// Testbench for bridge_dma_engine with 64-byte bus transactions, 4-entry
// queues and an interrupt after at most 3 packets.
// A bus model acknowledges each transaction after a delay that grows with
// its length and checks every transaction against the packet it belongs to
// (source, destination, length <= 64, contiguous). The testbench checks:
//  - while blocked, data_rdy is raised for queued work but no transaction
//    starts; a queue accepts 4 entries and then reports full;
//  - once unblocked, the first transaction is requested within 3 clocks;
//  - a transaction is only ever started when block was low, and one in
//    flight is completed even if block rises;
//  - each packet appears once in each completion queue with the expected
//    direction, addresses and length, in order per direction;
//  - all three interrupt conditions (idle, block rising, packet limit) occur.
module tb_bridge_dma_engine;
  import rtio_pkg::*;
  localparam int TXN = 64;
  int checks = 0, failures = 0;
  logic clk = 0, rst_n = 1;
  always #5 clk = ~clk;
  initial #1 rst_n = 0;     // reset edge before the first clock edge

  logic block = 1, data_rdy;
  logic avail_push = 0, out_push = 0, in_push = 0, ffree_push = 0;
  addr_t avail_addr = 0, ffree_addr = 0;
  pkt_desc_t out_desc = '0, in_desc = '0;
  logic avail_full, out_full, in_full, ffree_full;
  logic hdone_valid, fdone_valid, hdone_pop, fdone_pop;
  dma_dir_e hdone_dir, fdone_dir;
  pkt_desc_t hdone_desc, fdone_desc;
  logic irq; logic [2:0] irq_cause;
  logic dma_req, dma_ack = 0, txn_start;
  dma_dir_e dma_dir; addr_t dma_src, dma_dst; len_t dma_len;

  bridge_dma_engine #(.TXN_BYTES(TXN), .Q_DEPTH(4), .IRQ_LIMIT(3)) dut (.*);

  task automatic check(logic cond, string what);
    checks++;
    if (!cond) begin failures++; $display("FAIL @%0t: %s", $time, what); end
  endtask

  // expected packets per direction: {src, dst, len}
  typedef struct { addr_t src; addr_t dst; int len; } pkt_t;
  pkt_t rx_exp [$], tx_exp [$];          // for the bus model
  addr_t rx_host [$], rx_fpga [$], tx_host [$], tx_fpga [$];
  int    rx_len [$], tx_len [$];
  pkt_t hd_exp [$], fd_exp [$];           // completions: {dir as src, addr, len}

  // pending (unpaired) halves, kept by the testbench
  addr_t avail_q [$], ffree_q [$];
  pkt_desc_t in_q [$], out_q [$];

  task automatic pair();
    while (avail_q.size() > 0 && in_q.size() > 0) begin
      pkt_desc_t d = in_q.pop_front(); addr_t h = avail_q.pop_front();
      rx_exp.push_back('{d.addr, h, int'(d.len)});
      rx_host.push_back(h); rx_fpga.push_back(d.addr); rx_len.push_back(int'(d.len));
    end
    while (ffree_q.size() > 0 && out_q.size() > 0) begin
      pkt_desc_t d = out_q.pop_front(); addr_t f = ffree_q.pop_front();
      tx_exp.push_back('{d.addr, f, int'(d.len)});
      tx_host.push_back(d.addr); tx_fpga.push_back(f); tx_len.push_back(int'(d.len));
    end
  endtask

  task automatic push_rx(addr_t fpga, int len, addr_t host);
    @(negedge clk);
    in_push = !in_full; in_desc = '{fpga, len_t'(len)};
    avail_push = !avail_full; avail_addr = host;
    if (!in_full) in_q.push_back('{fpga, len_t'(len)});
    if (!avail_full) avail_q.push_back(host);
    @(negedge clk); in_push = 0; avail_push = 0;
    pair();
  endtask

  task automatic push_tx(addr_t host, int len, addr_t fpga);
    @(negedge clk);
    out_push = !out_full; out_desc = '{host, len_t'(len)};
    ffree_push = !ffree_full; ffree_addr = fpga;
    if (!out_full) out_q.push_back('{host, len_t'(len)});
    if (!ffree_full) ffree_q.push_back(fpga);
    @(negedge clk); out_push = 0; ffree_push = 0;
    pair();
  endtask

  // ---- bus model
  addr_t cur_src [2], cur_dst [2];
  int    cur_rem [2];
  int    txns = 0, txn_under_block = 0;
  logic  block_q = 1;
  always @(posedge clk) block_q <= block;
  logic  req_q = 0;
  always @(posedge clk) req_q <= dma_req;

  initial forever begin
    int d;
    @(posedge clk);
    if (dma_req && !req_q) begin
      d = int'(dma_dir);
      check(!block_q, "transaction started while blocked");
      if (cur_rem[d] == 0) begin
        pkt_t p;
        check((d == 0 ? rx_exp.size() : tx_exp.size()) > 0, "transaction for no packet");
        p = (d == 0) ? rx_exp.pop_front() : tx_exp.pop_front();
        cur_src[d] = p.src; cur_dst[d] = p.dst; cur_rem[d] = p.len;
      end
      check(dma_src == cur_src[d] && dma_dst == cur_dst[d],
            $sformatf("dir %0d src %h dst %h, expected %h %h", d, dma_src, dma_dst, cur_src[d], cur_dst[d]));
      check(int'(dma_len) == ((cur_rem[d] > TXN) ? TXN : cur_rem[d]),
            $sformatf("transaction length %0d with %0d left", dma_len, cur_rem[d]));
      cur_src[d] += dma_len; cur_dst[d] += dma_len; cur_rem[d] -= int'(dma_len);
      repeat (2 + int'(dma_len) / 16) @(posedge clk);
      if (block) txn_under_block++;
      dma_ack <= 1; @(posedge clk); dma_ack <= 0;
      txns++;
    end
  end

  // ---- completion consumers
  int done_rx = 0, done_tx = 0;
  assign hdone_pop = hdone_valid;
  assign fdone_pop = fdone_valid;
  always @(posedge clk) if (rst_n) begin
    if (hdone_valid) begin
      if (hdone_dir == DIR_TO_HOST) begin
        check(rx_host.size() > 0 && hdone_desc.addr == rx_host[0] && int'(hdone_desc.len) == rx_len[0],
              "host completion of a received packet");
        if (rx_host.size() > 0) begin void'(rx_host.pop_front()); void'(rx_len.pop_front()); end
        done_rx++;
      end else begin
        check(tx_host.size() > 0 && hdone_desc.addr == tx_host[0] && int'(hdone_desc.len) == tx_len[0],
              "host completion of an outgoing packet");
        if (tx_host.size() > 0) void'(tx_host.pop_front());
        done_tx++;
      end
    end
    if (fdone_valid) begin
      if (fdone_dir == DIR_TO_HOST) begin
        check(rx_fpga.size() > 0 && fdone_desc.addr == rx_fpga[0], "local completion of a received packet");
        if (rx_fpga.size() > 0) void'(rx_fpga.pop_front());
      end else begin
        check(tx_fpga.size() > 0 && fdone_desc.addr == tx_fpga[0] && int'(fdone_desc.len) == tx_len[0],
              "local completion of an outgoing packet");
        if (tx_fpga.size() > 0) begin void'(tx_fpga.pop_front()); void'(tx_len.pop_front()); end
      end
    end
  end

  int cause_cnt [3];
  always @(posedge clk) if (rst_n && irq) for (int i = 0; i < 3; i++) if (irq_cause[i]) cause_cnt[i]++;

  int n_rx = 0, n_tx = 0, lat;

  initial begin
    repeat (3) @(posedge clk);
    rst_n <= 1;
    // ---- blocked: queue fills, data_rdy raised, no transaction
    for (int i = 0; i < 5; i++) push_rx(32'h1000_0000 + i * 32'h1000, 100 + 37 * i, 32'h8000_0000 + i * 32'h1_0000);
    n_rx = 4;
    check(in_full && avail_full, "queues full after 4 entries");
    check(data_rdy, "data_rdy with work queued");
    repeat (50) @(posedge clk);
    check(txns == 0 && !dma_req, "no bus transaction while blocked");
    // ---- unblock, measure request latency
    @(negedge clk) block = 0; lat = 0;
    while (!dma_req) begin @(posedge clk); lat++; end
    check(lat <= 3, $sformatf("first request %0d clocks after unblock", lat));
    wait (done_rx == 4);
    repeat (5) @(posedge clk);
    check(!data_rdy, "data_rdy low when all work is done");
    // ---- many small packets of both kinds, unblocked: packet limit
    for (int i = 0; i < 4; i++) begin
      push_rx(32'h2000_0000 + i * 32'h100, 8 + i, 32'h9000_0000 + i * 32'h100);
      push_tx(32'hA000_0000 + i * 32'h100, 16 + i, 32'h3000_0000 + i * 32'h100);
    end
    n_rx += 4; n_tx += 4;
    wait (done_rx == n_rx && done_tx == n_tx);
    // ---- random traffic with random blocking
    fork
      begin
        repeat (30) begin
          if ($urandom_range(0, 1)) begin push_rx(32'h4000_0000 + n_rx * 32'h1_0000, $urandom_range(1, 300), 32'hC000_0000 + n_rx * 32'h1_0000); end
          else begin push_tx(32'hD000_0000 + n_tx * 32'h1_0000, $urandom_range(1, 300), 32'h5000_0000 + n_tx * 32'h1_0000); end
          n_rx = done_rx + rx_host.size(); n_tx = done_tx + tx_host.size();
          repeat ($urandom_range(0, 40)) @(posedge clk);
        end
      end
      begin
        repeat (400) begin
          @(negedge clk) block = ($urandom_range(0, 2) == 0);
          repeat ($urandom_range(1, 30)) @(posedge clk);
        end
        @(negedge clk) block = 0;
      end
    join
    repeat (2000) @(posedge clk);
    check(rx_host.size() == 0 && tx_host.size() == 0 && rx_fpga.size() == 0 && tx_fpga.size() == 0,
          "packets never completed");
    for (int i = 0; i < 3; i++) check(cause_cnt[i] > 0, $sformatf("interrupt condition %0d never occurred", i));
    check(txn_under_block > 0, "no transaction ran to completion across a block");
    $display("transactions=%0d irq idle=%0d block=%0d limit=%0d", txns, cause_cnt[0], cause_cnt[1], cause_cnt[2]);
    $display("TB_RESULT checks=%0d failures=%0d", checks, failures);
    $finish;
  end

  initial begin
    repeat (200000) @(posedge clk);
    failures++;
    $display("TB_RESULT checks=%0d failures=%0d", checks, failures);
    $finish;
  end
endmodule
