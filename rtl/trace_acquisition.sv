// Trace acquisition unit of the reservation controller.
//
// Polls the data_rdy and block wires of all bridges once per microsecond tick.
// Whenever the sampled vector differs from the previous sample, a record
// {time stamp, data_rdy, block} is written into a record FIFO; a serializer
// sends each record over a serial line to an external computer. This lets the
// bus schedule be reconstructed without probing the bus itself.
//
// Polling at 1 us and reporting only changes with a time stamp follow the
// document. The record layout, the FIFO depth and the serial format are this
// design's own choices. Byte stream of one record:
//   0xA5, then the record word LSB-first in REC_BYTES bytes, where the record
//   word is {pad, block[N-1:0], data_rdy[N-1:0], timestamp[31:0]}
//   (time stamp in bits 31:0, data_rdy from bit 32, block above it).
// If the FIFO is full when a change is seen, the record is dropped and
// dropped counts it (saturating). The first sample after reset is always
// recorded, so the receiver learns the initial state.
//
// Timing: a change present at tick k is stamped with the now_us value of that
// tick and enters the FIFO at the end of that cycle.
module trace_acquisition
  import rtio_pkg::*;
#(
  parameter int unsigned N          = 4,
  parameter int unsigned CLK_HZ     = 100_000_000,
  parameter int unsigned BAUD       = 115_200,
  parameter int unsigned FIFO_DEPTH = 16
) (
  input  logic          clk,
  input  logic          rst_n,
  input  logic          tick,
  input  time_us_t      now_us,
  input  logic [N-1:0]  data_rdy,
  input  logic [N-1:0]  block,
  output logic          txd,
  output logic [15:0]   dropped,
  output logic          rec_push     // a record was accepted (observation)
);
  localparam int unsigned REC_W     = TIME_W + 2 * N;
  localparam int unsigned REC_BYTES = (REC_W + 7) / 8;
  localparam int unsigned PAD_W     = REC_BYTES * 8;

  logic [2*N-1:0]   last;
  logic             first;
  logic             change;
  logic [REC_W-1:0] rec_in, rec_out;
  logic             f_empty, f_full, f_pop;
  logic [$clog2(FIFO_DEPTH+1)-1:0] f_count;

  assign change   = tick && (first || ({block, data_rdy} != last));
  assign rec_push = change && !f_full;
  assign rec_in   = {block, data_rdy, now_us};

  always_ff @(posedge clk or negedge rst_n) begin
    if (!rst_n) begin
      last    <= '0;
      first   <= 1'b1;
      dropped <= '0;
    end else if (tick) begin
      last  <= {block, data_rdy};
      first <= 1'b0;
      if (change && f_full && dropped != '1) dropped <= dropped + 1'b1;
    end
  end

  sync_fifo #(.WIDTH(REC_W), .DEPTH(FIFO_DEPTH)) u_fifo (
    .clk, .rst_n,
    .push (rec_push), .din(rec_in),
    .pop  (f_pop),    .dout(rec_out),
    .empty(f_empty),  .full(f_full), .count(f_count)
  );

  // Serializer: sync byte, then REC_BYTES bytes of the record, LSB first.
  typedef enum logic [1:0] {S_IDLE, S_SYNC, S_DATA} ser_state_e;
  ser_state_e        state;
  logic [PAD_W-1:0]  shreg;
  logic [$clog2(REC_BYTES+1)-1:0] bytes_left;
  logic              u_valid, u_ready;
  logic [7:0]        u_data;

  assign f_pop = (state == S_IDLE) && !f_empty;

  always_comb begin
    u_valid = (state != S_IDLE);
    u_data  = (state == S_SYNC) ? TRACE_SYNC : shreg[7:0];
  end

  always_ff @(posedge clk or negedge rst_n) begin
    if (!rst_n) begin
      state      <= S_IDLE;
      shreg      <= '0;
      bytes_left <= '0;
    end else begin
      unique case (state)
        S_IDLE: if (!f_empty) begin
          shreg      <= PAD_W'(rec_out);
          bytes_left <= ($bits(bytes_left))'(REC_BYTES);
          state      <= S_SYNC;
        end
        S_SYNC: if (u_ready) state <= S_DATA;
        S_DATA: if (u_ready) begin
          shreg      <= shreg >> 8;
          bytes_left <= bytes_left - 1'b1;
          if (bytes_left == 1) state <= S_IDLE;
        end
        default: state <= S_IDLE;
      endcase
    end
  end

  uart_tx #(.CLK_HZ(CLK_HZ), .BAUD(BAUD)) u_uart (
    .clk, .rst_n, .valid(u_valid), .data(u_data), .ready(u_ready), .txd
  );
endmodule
+-------+
#### [Your goal]
Nothing but the lines from the one containing "bytes_left <= ($bits(bytes_left))'(REC_BYTES);" to the end of the records above should appear, each copied exactly.

#### [Task answer]
          bytes_left <= ($bits(bytes_left))'(REC_BYTES);
          state      <= S_SYNC;
        end
        S_SYNC: if (u_ready) state <= S_DATA;
        S_DATA: if (u_ready) begin
          shreg      <= shreg >> 8;
          bytes_left <= bytes_left - 1'b1;
          if (bytes_left == 1) state <= S_IDLE;
        end
        default: state <= S_IDLE;
      endcase
    end
  end

  uart_tx #(.CLK_HZ(CLK_HZ), .BAUD(BAUD)) u_uart (
    .clk, .rst_n, .valid(u_valid), .data(u_data), .ready(u_ready), .txd
  );
endmodule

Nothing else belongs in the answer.